In an airplane cockpit, you’ll see instruments like an altimeter or airspeed indicator. In a business, your primary lagging indicators are:

  1. Revenue

  2. Margins

  3. Cash Flow

  4. Profit

These numbers let you gauge your business’s overall health after the fact. For instance, if your profit dropped last quarter, that decline happened because of processes and decisions made weeks or months earlier. By the time you notice the drop, the effect has already occurred.

Yet, you still need to keep a close eye on these four indicators, much like a pilot monitors airspeed and altitude. They’re crucial for identifying that something has gone wrong. But to know what caused them to go wrong (and to fix it quickly), look at the leading indicators behind each.

2. Develop a Scanning Pattern

Just as pilots methodically scan airspeed, altitude, and other vital gauges, leaders should regularly review the core lagging indicators and the leading indicators linked to them. A structured “instrument scan” might look like this:

  • Check Revenue (Lagging) – Has it increased or decreased since the last review?

    • Leading Indicators might include the number of outbound sales calls, inbound leads, conversion rates, etc.

  • Evaluate Margins (Lagging) – Are your costs stable, or creeping up?

    • Leading Indicators could involve supplier negotiation success rates, defect/waste percentages in production, or efficiency metrics that predict margin changes.

  • Assess Cash Flow (Lagging) – Is cash coming in quickly enough to cover expenditures?

    • Leading Indicators include the time it takes customers to pay, the terms you have with suppliers, and how effectively you manage inventory levels.

  • Review Profit (Lagging) – Are you earning what you expected, or are you off course?

    • Leading Indicators might be your product mix, upsell rates, or how often you’re meeting your cost targets.

By pairing each lagging indicator with its relevant leading indicators, you’ll know which day-to-day actions to watch and adjust when things drift off target.

3. Connect Each Lagging Indicator to Underlying Processes (True Leading Indicators)

Just like a pilot knows which control to move if airspeed or altitude is out of range, business leaders should know exactly which processes to fine-tune when a financial metric isn’t where it should be. These processes, the measurable, repeatable actions, are your real leading indicators.

Take margins as an example:

  • Lagging Indicator: Your current margin percentage (e.g., 35%).

  • High-Level Strategy (Broad Initiative): Reduce variable costs, optimize production, or adjust pricing to improve margins.

  • True Leading Indicators (Underlying Processes):

    • Reducing Variable Costs:

      • Frequency and success rate of supplier contract negotiations

      • Implementation of cost-saving measures (e.g., alternative materials)

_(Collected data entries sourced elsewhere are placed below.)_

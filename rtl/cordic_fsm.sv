// cordic_fsm: state machine of the reduced-hardware CORDIC.
//
// A start pulse loads the rotation counts k0 and k1. The machine then runs
// k0 + k1 rotation cycles: output m is 0 for the first k0 of them (45 degree
// steps) and 1 for the next k1 (atan(2^-3) steps). rot_en is high in every
// cycle in which the datapath must perform one rotation. When the last
// rotation has been taken, stop goes to 1 and stays there until the next
// start, marking the X/Y outputs valid.
//
// Timing: start sampled at clock edge 0; rotations happen at edges
// 1 .. k0+k1; stop is high from edge k0+k1+1 on (k0 = k1 = 0 gives stop
// one cycle after start). The counting scheme and this exact timing are this
// design's choice; the design fixes only the order (k0 steps, then k1 steps)
// and the meaning of m and stop. A start while busy restarts the machine.
module cordic_fsm
  import fft16_pkg::*;
(
  input  logic       clk,
  input  logic       rst_n,
  input  logic       start,
  input  rot_count_t k,
  output logic       m,
  output logic       rot_en,
  output logic       stop
);

  rot_state_t state;
  logic [1:0] cnt0, cnt1;   // remaining 45 degree / 7.125 degree steps

  // Steps left after the one being taken now.
  logic last_step;
  assign last_step = (cnt0 == 2'd0) ? (cnt1 == 2'd1)
                                    : (cnt0 == 2'd1 && cnt1 == 2'd0);

  assign rot_en = (state == ROT_RUN);
  assign m      = (cnt0 == 2'd0);
  assign stop   = (state == ROT_DONE);

  always_ff @(posedge clk or negedge rst_n) begin
    if (!rst_n) begin
      state <= ROT_IDLE;
      cnt0  <= '0;
      cnt1  <= '0;
    end else if (start) begin
      cnt0  <= k.k0;
      cnt1  <= k.k1;
      state <= (k.k0 == 2'd0 && k.k1 == 2'd0) ? ROT_DONE : ROT_RUN;
    end else if (state == ROT_RUN) begin
      if (cnt0 != 2'd0) cnt0 <= cnt0 - 2'd1;
      else              cnt1 <= cnt1 - 2'd1;
      if (last_step) state <= ROT_DONE;
    end
  end

endmodule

      • Efficiency audits and their outcomes

    • Optimizing Production:

      • Adoption of lean manufacturing principles

      • Monitoring “time per assembly,” “defect rates,” or “units per hour”

      • Ongoing workforce training in best practices

    • Adjusting Pricing:

      • A/B testing new price points

      • Monitoring competitor pricing

      • Tracking changes in conversion rates or customer feedback after price adjustments

While it’s common to say “Improve your margins by cutting costs or raising prices,” those broad strategies alone are not the leading indicators. The actual leading indicators are the ongoing, trackable processes, like your negotiation sessions or production audits, that predict whether your margins will move up or down in the future.

4. Recognize the Stakes

Unlike the consequences of ignoring your instruments when flying, in the business world, ignoring your critical indicators may not be life-threatening in a literal sense, but it can spell disaster: bankruptcies, employee layoffs, and an overall collapse of your organization.

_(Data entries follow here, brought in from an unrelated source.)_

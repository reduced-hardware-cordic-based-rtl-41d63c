// tb_cordic_fsm: for all 16 combinations of (k0, k1) starts the state
// machine and checks that it performs exactly k0 rotation cycles with m = 0
// followed by k1 with m = 1, that stop rises 1 + k0 + k1 cycles after start
// and then stays high until the next start.
module tb_cordic_fsm;
  import fft16_pkg::*;

  logic clk = 0, rst_n = 0, start = 0;
  rot_count_t k;
  logic m, rot_en, stop;
  int checks = 0, failures = 0;

  cordic_fsm dut (.clk(clk), .rst_n(rst_n), .start(start), .k(k),
                  .m(m), .rot_en(rot_en), .stop(stop));

  always #5 clk = ~clk;

  task automatic check(bit ok, string what);
    checks++;
    if (!ok) begin
      failures++;
      $display("FAIL %s", what);
    end
  endtask

  initial begin
    k = '0;
    repeat (2) @(posedge clk);
    rst_n = 1;
    @(negedge clk);
    check(!stop && !rot_en, "idle after reset");
    for (int a = 0; a < 4; a++) begin
      for (int b = 0; b < 4; b++) begin
        int n0, n1, cyc;
        bit order_ok;
        n0 = 0; n1 = 0; cyc = 0; order_ok = 1;
        k = '{k0: 2'(a), k1: 2'(b)};
        start = 1;
        @(negedge clk);
        start = 0;
        k = '{k0: 2'(3 - a), k1: 2'(3 - b)};   // must have been latched
        cyc = 1;
        while (!stop && cyc < 20) begin
          if (rot_en) begin
            if (!m) begin
              n0++;
              if (n1 != 0) order_ok = 0;
            end else n1++;
          end
          @(negedge clk);
          cyc++;
        end
        check(n0 == a, $sformatf("k0=%0d k1=%0d: %0d steps with m=0", a, b, n0));
        check(n1 == b, $sformatf("k0=%0d k1=%0d: %0d steps with m=1", a, b, n1));
        check(order_ok, $sformatf("k0=%0d k1=%0d: m=1 before m=0", a, b));
        check(cyc == 1 + a + b, $sformatf("k0=%0d k1=%0d: latency %0d", a, b, cyc));
        repeat (3) @(negedge clk);
        check(stop && !rot_en, "stop held");
      end
    end
    $display("TB_RESULT checks=%0d failures=%0d", checks, failures);
    $finish;
  end

  initial begin
    repeat (2000) @(posedge clk);
    failures++;
    $display("TB_RESULT checks=%0d failures=%0d", checks, failures);
    $finish;
  end
endmodule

The takeaway? Lagging indicators without leading indicators are dangerous. Lagging indicators alone tell you only that something has gone wrong (or right) in the past. You need to repeatedly measure the leading processes that generate those final numbers and improve them to steer your business away from trouble.

5. Take Timely and Corrective Action

When a pilot sees airspeed dipping below a safe threshold, they don’t wait for a stall alarm to blare before reacting. They make small, immediate adjustments to throttle, pitch, or trim. Likewise, when your lagging indicators veer off course:

  • If margins are shrinking (Lagging): Identify which leading processes are underperforming—maybe supplier negotiations haven’t been happening on schedule, or production waste is creeping up.

  • If cash flow is tight (Lagging): Examine your leading processes around payment terms, billing cycles, and inventory management. Where can you tighten up?

  • If revenue growth is sluggish (Lagging): Look at your leading processes in sales and marketing—are you making enough outbound calls? Are your inbound channels optimized? Are your ads converting?

The key is early recognition and response. The longer you wait to address issues in your leading indicators, the more drastic and painful your eventual corrective measures will be.

Flying a plane in IMC is all about scanning the instruments continuously and making timely corrections. Similarly, running a business requires monitoring both the lagging indicators (Revenue, Margins, Cash Flow, Profit) and the leading indicators (the underlying processes and daily activities that drive those financial outcomes).

Yes, you must watch your “big four” metrics to gauge overall performance. But remember: they only tell you what has already happened. To proactively steer your business, you need to focus on the measurable processes, supplier negotiations, conversion rates, production efficiencies, and more, that predict your next set of results. By mastering this flight plan of scanning the right data and adjusting promptly, you can keep your business on course and out of dangerous waters, just as a pilot safely guides an aircraft through the skies.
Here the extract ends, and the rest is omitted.